2nd Generation Intel® Xeon® Scalable processors and Intel® Optane™ persistent memory enable faster data pipeline.

Executive Summary
Preferred Networks (PFN) uses Intel Xeon Platinum 8260M processors and Intel Optane persistent memory to create a high-performance data pipeline to keep their custom, high-performance deep learning training accelerator busy in their new MN-3 HPC system. Located in Tokyo, Preferred Networks is a deep learning company, deploying High Performance Computing (HPC) clusters to build and train algorithms used in domestic and industrial applications. Their latest system, MN-3, integrates a custom-designed deep learning accelerator they engineered. But it is too fast for a traditional storage approach on the nodes.

Traditional SSDs could not meet the I/O throughput requirements of the new architec­ture, so Preferred Networks turned to Intel® Xeon® Platinum 8260M processors and Intel® Optane™ persistent memory to enable a balanced node with fast access and high capacity for training data.

Challenge
Preferred Networks develops artificial intelligence solutions for industrial and domestic robotics, Industrial Internet of Things (IIoT), manufacturing systems, and other industries. It is a leader in the robotics revolution.1 Among its projects, the company is collaborating with industrial systems developer, FANUC, using their unique deep learning capabilities to engi­neer domestic robots for the home.
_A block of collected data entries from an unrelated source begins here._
// control_tb: decodes one encoding of every supported instruction (with
// random register fields) and checks the control signals that matter for
// it against a table written here, plus a few illegal encodings that must
// do nothing (no register write, no memory access, sequential PC).
module control_tb;
  import mips_pkg::*;
  import mips_asm_pkg::*;
  logic [31:0] instr;
  ctrl_t ctl;
  int checks = 0, failures = 0;

  control dut (.instr, .ctl);

  task automatic expect_ctl(string name, logic [31:0] ins, bit we, dst_e dst, bit imm,
                            bit sext, bit s16, alu_op_e aop, bit men, mc_e mc,
                            lsize_e ls, bit lsg, wb_e wb, br_e br, pcsel_e ps);
    instr = ins; #1;
    checks++;
    if (ctl.reg_we != we || (we && ctl.dst != dst) || ctl.mem_en != men || ctl.pcsel != ps ||
        ctl.br != br || ((we || men) && ctl.wb != wb && we) ||
        ((we && wb == WB_ALU) || men) && (ctl.alu_imm != imm || ctl.alu_op != aop) ||
        (imm && ctl.ext_sign != sext) || ((we && wb == WB_ALU) && ctl.sa_16 != s16) ||
        (men && ctl.mc != mc) || (we && wb == WB_MEM && (ctl.lsize != ls || ctl.lsign != lsg))) begin
      failures++;
      $display("FAIL %s: %p", name, ctl);
    end
  endtask

  initial begin
    for (int n = 0; n < 20; n++) begin
      int d = $urandom_range(1, 31), s = $urandom_range(0, 31), t = $urandom_range(0, 31);
      int im = $urandom_range(0, 65535), sa = $urandom_range(0, 31);
      expect_ctl("ADDU", addu(d,s,t), 1, DST_RD, 0, 0, 0, ALU_ADD, 0, MC_READ_WORD, LS_WORD, 0, WB_ALU, BR_NONE, PC_SEQ);
      expect_ctl("SUBU", subu(d,s,t), 1, DST_RD, 0, 0, 0, ALU_SUB, 0, MC_READ_WORD, LS_WORD, 0, WB_ALU, BR_NONE, PC_SEQ);
      expect_ctl("OR",   or_(d,s,t),  1, DST_RD, 0, 0, 0, ALU_OR,  0, MC_READ_WORD, LS_WORD, 0, WB_ALU, BR_NONE, PC_SEQ);
      expect_ctl("XOR",  xor_(d,s,t), 1, DST_RD, 0, 0, 0, ALU_XOR, 0, MC_READ_WORD, LS_WORD, 0, WB_ALU, BR_NONE, PC_SEQ);
      expect_ctl("NOR",  nor_(d,s,t), 1, DST_RD, 0, 0, 0, ALU_NOR, 0, MC_READ_WORD, LS_WORD, 0, WB_ALU, BR_NONE, PC_SEQ);
      expect_ctl("SLT",  slt(d,s,t),  1, DST_RD, 0, 0, 0, ALU_SLT, 0, MC_READ_WORD, LS_WORD, 0, WB_ALU, BR_NONE, PC_SEQ);
      expect_ctl("SLL",  sll(d,t,sa), 1, DST_RD, 0, 0, 0, ALU_SLL, 0, MC_READ_WORD, LS_WORD, 0, WB_ALU, BR_NONE, PC_SEQ);
      expect_ctl("SRL",  srl(d,t,sa), 1, DST_RD, 0, 0, 0, ALU_SRL, 0, MC_READ_WORD, LS_WORD, 0, WB_ALU, BR_NONE, PC_SEQ);
      expect_ctl("SRA",  sra(d,t,sa), 1, DST_RD, 0, 0, 0, ALU_SRA, 0, MC_READ_WORD, LS_WORD, 0, WB_ALU, BR_NONE, PC_SEQ);
      expect_ctl("JR",   jr(s),       0, DST_RD, 0, 0, 0, ALU_ADD, 0, MC_READ_WORD, LS_WORD, 0, WB_ALU, BR_NONE, PC_REG);
      expect_ctl("ADDI", addi(t,s,im),  1, DST_RT, 1, 1, 0, ALU_ADD, 0, MC_READ_WORD, LS_WORD, 0, WB_ALU, BR_NONE, PC_SEQ);
      expect_ctl("ADDIU",addiu(t,s,im), 1, DST_RT, 1, 1, 0, ALU_ADD, 0, MC_READ_WORD, LS_WORD, 0, WB_ALU, BR_NONE, PC_SEQ);
      expect_ctl("ANDI", andi(t,s,im),  1, DST_RT, 1, 0, 0, ALU_AND, 0, MC_READ_WORD, LS_WORD, 0, WB_ALU, BR_NONE, PC_SEQ);
      expect_ctl("ORI",  ori(t,s,im),   1, DST_RT, 1, 0, 0, ALU_OR,  0, MC_READ_WORD, LS_WORD, 0, WB_ALU, BR_NONE, PC_SEQ);
      expect_ctl("LUI",  lui(t,im),     1, DST_RT, 1, 0, 1, ALU_SLL, 0, MC_READ_WORD, LS_WORD, 0, WB_ALU, BR_NONE, PC_SEQ);
      expect_ctl("LB",   lb(t,im,s),  1, DST_RT, 1, 1, 0, ALU_ADD, 1, MC_READ_WORD, LS_BYTE, 1, WB_MEM, BR_NONE, PC_SEQ);
      expect_ctl("LBU",  lbu(t,im,s), 1, DST_RT, 1, 1, 0, ALU_ADD, 1, MC_READ_WORD, LS_BYTE, 0, WB_MEM, BR_NONE, PC_SEQ);
      expect_ctl("LH",   lh(t,im,s),  1, DST_RT, 1, 1, 0, ALU_ADD, 1, MC_READ_WORD, LS_HALF, 1, WB_MEM, BR_NONE, PC_SEQ);
      expect_ctl("LHU",  lhu(t,im,s), 1, DST_RT, 1, 1, 0, ALU_ADD, 1, MC_READ_WORD, LS_HALF, 0, WB_MEM, BR_NONE, PC_SEQ);
      expect_ctl("LW",   lw(t,im,s),  1, DST_RT, 1, 1, 0, ALU_ADD, 1, MC_READ_WORD, LS_WORD, 0, WB_MEM, BR_NONE, PC_SEQ);
      expect_ctl("SB",   sb(t,im,s),  0, DST_RT, 1, 1, 0, ALU_ADD, 1, MC_WRITE_BYTE, LS_WORD, 0, WB_ALU, BR_NONE, PC_SEQ);
      expect_ctl("SH",   sh(t,im,s),  0, DST_RT, 1, 1, 0, ALU_ADD, 1, MC_WRITE_HALF, LS_WORD, 0, WB_ALU, BR_NONE, PC_SEQ);
      expect_ctl("SW",   sw(t,im,s),  0, DST_RT, 1, 1, 0, ALU_ADD, 1, MC_WRITE_WORD, LS_WORD, 0, WB_ALU, BR_NONE, PC_SEQ);
      expect_ctl("BEQ",  beq(s,t,im), 0, DST_RD, 0, 1, 0, ALU_ADD, 0, MC_READ_WORD, LS_WORD, 0, WB_ALU, BR_EQ,  PC_BRANCH);
      expect_ctl("BNE",  bne(s,t,im), 0, DST_RD, 0, 1, 0, ALU_ADD, 0, MC_READ_WORD, LS_WORD, 0, WB_ALU, BR_NE,  PC_BRANCH);
      expect_ctl("BLTZ", bltz(s,im),  0, DST_RD, 0, 1, 0, ALU_ADD, 0, MC_READ_WORD, LS_WORD, 0, WB_ALU, BR_LTZ, PC_BRANCH);
      expect_ctl("BGEZ", bgez(s,im),  0, DST_RD, 0, 1, 0, ALU_ADD, 0, MC_READ_WORD, LS_WORD, 0, WB_ALU, BR_GEZ, PC_BRANCH);
      expect_ctl("BLEZ", blez(s,im),  0, DST_RD, 0, 1, 0, ALU_ADD, 0, MC_READ_WORD, LS_WORD, 0, WB_ALU, BR_LEZ, PC_BRANCH);
      expect_ctl("BGTZ", bgtz(s,im),  0, DST_RD, 0, 1, 0, ALU_ADD, 0, MC_READ_WORD, LS_WORD, 0, WB_ALU, BR_GTZ, PC_BRANCH);
      expect_ctl("J",    j_(32'($urandom)),  0, DST_RD, 0, 1, 0, ALU_ADD, 0, MC_READ_WORD, LS_WORD, 0, WB_ALU, BR_NONE, PC_JUMP);
      expect_ctl("JAL",  jal(32'($urandom)), 1, DST_RA, 0, 1, 0, ALU_ADD, 0, MC_READ_WORD, LS_WORD, 0, WB_LINK, BR_NONE, PC_JUMP);
      // encodings outside the supported set act as no-ops
      expect_ctl("ill-op", {6'h3f, 26'($urandom)}, 0, DST_RD, 0, 1, 0, ALU_ADD, 0, MC_READ_WORD, LS_WORD, 0, WB_ALU, BR_NONE, PC_SEQ);
      expect_ctl("ill-fn", r_type(6'h3e, d, s, t), 0, DST_RD, 0, 1, 0, ALU_ADD, 0, MC_READ_WORD, LS_WORD, 0, WB_ALU, BR_NONE, PC_SEQ);
      expect_ctl("ill-sub", i_type(OP_REGIMM, 5'h10, s, im), 0, DST_RD, 0, 1, 0, ALU_ADD, 0, MC_READ_WORD, LS_WORD, 0, WB_ALU, BR_NONE, PC_SEQ);
    end
    $display("TB_RESULT checks=%0d failures=%0d", checks, failures);
    $finish;
  end

  initial begin
    #100000;
    failures++;
    $display("watchdog expired");
    $display("TB_RESULT checks=%0d failures=%0d", checks, failures);
    $finish;
  end
endmodule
The company’s Research and Development (R&D) team uses HPC systems designed specifically to create and train algo­rithms for automated functions, such as:

  • Predictive analytics of industrial machines to optimize the use and maintenance of them for increased productivity
  • Controlling a robot to easily navigate in a home, recognize objects out of place, pick them up, and put them where they belong
  • Other autonomous operations based on vision computing

Preferred Network’s largest R&D supercomputers, MN-1 and MN-2, include more than 2500 GPUs total. Yet Preferred Networks needed to accelerate computations to support the many projects the engineering team is working on.

Solution
“We believe more computational power makes our engineers and researchers more effective,” vice president of Comput­ing Infrastructure Yusuke Doi said. “By keeping a leadership position in our computational capabilities, we can better compete in our industry and provide advanced solutions to our customers.”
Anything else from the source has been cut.